:: Exercise material ::

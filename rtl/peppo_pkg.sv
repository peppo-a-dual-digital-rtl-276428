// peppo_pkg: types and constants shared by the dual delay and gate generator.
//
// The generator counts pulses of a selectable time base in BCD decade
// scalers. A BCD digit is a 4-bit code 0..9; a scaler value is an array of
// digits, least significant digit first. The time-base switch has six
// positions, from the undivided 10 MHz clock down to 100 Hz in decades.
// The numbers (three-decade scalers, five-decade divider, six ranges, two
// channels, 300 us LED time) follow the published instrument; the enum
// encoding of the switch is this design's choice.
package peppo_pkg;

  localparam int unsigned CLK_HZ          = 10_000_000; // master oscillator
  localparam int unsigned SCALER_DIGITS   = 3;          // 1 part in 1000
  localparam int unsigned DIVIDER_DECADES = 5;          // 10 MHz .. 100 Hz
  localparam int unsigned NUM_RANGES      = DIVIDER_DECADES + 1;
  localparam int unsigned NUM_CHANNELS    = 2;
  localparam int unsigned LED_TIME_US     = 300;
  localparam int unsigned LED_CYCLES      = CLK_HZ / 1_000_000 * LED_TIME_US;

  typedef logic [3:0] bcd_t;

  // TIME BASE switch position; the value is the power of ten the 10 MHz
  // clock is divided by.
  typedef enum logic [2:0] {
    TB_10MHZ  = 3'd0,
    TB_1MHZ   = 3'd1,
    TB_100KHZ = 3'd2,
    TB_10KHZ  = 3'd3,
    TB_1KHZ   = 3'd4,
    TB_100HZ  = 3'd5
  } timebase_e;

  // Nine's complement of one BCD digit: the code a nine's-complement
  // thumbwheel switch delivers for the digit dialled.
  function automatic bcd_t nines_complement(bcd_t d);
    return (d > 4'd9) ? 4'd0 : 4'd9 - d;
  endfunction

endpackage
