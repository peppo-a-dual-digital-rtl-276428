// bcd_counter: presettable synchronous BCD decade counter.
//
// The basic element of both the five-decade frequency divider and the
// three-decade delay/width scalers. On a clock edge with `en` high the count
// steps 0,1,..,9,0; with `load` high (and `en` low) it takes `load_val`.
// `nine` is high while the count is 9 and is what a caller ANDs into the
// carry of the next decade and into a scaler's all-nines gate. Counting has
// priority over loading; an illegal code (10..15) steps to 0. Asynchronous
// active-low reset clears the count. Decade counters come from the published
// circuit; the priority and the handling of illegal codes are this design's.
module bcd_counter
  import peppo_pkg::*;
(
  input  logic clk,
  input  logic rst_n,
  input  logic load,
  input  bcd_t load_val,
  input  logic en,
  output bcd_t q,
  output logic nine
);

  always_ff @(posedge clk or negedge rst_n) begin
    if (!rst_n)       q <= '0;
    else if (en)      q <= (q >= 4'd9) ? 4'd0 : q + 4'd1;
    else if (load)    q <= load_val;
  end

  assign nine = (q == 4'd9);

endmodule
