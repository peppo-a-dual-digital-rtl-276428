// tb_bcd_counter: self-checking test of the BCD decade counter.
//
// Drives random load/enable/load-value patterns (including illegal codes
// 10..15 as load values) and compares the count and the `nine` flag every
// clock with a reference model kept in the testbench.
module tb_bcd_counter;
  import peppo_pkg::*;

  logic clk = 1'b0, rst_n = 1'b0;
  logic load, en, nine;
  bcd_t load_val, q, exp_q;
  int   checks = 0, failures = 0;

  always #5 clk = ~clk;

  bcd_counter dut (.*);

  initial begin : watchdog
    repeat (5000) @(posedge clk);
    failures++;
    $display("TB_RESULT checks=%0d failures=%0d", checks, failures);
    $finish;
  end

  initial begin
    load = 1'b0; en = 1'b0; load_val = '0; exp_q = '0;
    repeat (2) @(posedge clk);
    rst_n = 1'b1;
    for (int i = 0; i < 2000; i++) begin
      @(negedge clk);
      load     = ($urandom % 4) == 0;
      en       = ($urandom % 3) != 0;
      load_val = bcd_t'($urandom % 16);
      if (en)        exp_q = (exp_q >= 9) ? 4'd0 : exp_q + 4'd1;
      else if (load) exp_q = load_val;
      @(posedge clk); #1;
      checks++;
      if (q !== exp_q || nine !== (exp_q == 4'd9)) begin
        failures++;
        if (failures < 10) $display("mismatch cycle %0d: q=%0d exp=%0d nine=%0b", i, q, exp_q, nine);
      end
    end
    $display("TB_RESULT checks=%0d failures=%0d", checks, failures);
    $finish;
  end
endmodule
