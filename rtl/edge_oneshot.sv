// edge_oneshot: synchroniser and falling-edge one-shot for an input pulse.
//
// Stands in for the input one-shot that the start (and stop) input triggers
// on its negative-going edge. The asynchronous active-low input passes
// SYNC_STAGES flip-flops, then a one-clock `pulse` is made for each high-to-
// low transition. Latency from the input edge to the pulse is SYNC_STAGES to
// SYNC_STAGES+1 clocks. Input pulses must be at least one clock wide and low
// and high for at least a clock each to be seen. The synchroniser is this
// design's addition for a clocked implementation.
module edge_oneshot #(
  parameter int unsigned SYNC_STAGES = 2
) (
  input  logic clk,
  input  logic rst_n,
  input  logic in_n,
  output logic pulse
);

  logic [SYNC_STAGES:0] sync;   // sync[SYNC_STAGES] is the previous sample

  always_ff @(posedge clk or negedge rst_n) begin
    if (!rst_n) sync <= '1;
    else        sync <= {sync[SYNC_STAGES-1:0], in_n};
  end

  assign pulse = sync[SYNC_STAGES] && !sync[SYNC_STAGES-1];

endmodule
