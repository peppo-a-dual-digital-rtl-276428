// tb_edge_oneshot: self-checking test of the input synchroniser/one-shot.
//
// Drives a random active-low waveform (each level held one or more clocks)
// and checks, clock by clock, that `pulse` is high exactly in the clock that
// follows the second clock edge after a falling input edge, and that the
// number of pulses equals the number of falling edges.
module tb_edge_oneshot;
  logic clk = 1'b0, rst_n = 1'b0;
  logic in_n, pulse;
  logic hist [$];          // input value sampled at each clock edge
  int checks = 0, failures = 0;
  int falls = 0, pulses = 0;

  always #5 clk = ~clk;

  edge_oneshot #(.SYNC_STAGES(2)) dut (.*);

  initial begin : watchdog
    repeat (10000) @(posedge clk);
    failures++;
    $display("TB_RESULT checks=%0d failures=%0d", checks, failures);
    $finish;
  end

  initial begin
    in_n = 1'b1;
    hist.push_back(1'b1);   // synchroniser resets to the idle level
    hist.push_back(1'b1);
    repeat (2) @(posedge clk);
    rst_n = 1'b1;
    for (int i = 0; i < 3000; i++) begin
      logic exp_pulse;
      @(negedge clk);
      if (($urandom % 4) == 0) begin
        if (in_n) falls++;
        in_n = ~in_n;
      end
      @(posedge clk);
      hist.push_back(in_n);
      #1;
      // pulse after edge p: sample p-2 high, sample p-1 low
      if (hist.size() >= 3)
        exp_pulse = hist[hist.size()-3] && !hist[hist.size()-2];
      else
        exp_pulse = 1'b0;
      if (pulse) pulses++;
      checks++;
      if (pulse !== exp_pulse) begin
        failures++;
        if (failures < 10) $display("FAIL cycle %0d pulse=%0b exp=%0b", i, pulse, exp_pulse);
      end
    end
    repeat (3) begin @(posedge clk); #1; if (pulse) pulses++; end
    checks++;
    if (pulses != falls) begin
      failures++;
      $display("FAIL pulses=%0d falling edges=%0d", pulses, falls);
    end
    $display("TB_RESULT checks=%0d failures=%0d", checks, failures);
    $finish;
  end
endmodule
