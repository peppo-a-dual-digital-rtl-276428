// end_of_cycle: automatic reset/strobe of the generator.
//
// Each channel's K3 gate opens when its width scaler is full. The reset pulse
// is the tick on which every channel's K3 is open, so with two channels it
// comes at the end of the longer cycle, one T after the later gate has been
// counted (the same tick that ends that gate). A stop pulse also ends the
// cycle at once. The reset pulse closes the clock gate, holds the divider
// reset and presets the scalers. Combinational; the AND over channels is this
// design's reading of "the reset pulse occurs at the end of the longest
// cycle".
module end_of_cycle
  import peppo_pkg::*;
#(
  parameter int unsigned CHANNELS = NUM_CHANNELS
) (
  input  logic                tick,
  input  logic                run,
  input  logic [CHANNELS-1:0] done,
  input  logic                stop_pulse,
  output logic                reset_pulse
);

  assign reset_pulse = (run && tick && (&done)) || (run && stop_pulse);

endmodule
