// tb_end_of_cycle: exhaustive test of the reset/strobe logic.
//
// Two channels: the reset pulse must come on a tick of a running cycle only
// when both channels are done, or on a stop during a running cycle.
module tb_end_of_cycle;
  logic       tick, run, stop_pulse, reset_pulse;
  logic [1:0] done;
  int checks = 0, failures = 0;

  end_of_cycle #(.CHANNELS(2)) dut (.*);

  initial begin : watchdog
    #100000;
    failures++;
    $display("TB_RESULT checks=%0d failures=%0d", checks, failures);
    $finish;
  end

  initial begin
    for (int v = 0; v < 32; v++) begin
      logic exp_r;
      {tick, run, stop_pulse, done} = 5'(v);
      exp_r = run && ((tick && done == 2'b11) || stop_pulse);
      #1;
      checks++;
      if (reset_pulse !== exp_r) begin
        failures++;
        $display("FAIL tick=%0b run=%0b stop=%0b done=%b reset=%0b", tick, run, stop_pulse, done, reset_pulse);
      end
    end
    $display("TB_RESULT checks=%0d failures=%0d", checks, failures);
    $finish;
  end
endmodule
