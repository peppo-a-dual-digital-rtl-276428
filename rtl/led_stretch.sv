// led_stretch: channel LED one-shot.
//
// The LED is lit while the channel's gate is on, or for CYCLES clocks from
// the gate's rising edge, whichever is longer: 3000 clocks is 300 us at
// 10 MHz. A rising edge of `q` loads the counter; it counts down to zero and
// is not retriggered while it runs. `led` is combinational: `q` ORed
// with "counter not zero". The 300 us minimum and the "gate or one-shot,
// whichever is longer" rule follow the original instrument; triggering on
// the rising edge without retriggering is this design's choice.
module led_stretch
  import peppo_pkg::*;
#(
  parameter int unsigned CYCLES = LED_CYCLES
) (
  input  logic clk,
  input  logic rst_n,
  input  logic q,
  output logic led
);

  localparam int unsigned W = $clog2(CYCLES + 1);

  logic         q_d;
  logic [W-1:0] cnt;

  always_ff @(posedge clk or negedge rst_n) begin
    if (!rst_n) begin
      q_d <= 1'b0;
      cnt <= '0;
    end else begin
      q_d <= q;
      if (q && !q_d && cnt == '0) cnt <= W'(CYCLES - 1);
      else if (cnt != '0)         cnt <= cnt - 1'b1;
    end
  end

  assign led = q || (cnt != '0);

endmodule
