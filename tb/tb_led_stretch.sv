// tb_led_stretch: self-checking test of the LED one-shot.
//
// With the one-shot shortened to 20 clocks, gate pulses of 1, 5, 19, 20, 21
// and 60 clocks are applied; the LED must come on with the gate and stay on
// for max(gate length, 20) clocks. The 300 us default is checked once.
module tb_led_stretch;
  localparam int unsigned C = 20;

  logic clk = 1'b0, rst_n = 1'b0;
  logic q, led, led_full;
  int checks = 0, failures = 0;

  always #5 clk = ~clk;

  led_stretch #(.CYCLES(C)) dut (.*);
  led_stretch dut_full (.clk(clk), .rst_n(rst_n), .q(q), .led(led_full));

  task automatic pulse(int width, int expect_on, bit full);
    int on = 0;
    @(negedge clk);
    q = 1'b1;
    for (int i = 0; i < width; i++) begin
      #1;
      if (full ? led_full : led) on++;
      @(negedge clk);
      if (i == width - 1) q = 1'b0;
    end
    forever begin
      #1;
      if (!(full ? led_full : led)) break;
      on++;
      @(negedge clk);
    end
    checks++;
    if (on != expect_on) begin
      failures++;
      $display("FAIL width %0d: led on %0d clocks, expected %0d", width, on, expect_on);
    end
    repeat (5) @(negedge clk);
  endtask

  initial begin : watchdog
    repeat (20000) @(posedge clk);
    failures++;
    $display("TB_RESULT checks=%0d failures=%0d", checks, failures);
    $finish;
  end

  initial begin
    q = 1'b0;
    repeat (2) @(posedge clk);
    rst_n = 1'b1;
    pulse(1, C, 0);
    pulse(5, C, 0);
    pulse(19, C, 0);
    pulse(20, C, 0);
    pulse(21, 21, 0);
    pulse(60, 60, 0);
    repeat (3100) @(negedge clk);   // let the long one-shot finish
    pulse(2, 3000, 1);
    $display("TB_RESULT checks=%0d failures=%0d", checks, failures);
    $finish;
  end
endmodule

:::
:: Exercise material ::

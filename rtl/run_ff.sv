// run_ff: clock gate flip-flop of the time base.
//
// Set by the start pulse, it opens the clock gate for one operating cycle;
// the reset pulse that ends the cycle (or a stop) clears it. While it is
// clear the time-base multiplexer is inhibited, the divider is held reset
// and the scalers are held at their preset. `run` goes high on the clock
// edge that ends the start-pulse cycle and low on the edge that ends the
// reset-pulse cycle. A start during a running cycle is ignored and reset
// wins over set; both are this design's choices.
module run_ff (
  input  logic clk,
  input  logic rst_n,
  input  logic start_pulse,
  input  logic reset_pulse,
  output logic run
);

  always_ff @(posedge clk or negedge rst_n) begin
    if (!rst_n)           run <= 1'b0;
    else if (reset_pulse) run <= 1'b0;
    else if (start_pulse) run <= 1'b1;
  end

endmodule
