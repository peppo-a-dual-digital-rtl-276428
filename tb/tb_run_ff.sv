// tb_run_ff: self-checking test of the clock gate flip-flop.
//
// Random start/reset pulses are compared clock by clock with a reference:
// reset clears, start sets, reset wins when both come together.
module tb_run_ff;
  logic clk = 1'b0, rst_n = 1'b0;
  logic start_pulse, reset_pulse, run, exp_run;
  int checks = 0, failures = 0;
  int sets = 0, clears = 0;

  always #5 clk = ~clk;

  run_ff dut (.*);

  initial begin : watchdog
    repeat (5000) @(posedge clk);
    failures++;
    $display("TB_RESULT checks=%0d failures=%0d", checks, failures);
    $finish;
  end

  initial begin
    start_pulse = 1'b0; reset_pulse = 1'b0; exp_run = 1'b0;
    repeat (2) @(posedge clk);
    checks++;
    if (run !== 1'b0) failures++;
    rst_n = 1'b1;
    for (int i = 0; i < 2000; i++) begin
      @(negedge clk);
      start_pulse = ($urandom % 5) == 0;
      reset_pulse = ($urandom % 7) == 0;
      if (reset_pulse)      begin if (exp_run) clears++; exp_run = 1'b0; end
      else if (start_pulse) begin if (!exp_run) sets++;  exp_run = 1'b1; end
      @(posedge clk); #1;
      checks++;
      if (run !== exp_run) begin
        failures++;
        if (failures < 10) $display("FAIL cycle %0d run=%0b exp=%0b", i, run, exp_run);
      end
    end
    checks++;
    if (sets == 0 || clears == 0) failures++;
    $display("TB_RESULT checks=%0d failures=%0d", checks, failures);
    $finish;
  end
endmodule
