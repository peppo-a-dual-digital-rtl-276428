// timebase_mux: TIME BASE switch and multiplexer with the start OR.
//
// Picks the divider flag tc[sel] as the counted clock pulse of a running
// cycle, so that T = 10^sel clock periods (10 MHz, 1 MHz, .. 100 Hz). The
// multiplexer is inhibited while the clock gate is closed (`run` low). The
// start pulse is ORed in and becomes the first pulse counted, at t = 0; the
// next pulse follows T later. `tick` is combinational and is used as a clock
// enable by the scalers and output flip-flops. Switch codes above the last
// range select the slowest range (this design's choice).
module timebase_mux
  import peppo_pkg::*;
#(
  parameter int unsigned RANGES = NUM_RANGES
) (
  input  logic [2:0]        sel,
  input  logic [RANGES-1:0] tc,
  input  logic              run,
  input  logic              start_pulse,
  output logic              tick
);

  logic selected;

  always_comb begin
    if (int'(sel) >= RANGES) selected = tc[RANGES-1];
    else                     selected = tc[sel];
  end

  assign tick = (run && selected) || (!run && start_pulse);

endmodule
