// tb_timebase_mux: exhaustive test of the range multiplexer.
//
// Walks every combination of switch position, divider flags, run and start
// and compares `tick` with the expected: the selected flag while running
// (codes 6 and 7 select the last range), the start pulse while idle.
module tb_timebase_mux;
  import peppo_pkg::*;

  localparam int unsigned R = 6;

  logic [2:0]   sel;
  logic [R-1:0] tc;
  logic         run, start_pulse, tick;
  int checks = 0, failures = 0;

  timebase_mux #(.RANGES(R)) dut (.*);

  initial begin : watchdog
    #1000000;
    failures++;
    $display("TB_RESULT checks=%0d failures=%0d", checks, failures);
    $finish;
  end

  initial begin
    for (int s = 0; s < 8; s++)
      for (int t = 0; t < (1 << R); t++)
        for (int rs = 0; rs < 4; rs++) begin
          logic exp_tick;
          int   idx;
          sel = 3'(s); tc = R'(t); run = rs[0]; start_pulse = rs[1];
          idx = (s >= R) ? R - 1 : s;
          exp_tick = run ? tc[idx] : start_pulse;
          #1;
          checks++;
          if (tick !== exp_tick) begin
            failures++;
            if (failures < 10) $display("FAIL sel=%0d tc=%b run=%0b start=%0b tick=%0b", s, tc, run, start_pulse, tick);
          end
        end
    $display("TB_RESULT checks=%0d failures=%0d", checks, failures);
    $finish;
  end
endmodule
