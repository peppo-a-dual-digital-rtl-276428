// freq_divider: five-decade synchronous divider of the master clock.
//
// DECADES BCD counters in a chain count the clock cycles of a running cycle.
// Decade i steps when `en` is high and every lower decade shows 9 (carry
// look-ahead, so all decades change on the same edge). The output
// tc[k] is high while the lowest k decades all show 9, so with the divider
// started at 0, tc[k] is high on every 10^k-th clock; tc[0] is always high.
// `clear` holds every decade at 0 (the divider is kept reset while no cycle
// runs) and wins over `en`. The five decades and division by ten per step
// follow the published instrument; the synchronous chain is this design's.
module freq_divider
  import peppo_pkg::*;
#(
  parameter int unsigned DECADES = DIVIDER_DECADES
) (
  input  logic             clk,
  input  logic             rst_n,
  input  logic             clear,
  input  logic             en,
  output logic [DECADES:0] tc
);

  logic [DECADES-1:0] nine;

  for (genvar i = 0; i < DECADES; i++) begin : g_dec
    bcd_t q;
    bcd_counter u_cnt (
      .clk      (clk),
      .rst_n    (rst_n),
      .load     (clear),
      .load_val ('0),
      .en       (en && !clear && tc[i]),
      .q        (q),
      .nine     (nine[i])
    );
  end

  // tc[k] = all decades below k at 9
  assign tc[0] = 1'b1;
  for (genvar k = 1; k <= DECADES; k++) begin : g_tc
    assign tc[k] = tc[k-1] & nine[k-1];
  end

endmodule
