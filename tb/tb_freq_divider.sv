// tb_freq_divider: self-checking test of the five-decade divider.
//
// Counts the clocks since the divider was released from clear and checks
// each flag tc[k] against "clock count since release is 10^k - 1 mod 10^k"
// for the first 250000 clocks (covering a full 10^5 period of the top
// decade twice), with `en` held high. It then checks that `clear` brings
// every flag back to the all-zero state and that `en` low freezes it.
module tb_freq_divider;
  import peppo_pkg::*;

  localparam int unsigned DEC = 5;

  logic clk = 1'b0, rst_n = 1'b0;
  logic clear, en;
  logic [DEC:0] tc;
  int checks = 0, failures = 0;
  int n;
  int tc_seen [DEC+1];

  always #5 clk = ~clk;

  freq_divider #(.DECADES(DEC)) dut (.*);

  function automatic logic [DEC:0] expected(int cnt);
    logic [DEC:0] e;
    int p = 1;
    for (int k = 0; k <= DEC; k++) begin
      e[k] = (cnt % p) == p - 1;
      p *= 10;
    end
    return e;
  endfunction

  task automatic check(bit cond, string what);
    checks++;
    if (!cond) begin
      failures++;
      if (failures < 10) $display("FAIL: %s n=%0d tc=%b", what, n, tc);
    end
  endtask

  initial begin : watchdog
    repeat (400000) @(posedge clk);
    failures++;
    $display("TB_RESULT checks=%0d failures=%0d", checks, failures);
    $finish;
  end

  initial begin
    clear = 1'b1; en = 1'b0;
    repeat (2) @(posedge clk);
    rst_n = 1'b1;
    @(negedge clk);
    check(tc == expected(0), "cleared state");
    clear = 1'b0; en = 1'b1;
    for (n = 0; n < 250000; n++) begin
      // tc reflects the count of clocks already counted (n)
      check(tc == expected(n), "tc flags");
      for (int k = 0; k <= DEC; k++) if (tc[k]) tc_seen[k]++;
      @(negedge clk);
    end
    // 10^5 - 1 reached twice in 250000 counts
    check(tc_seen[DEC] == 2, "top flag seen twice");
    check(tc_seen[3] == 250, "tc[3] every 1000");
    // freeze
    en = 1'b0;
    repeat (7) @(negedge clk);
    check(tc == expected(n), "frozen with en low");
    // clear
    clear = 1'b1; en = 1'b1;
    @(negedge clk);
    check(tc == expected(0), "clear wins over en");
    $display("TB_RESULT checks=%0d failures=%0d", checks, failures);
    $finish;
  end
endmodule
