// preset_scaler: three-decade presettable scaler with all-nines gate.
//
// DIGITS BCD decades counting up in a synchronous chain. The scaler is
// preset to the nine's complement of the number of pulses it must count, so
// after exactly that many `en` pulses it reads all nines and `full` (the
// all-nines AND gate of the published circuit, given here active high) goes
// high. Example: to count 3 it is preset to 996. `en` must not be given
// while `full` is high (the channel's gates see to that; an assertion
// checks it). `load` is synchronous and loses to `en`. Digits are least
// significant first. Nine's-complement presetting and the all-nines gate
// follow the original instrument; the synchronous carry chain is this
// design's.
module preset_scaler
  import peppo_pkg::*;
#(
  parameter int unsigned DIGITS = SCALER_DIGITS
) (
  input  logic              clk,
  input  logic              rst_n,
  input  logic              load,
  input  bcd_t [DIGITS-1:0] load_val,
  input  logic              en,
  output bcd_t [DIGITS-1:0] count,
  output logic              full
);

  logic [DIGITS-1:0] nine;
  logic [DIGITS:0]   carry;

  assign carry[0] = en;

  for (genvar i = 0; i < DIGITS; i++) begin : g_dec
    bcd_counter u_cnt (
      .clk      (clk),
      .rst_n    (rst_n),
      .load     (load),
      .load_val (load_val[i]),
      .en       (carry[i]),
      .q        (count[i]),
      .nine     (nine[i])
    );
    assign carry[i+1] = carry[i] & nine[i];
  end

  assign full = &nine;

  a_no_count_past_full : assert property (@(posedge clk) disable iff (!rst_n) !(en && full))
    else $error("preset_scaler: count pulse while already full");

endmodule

:::

What the task requires
Proceeding from the line containing "filename rtl/peppo_pkg.sv" through the line containing "package peppo_pkg;", transcribe the lines above exactly, both end lines included.

Response below
filename rtl/peppo_pkg.sv
repository peppo-a-dual-digital-rtl-276428
// peppo_pkg: types and constants shared by the dual delay and gate generator.
//
// The generator counts pulses of a selectable time base in BCD decade
// scalers. A BCD digit is a 4-bit code 0..9; a scaler value is an array of
// digits, least significant digit first. The time-base switch has six
// positions, from the undivided 10 MHz clock down to 100 Hz in decades.
// The numbers (three-decade scalers, five-decade divider, six ranges, two
// channels, 300 us LED time) follow the published instrument; the enum
// encoding of the switch is this design's choice.
package peppo_pkg;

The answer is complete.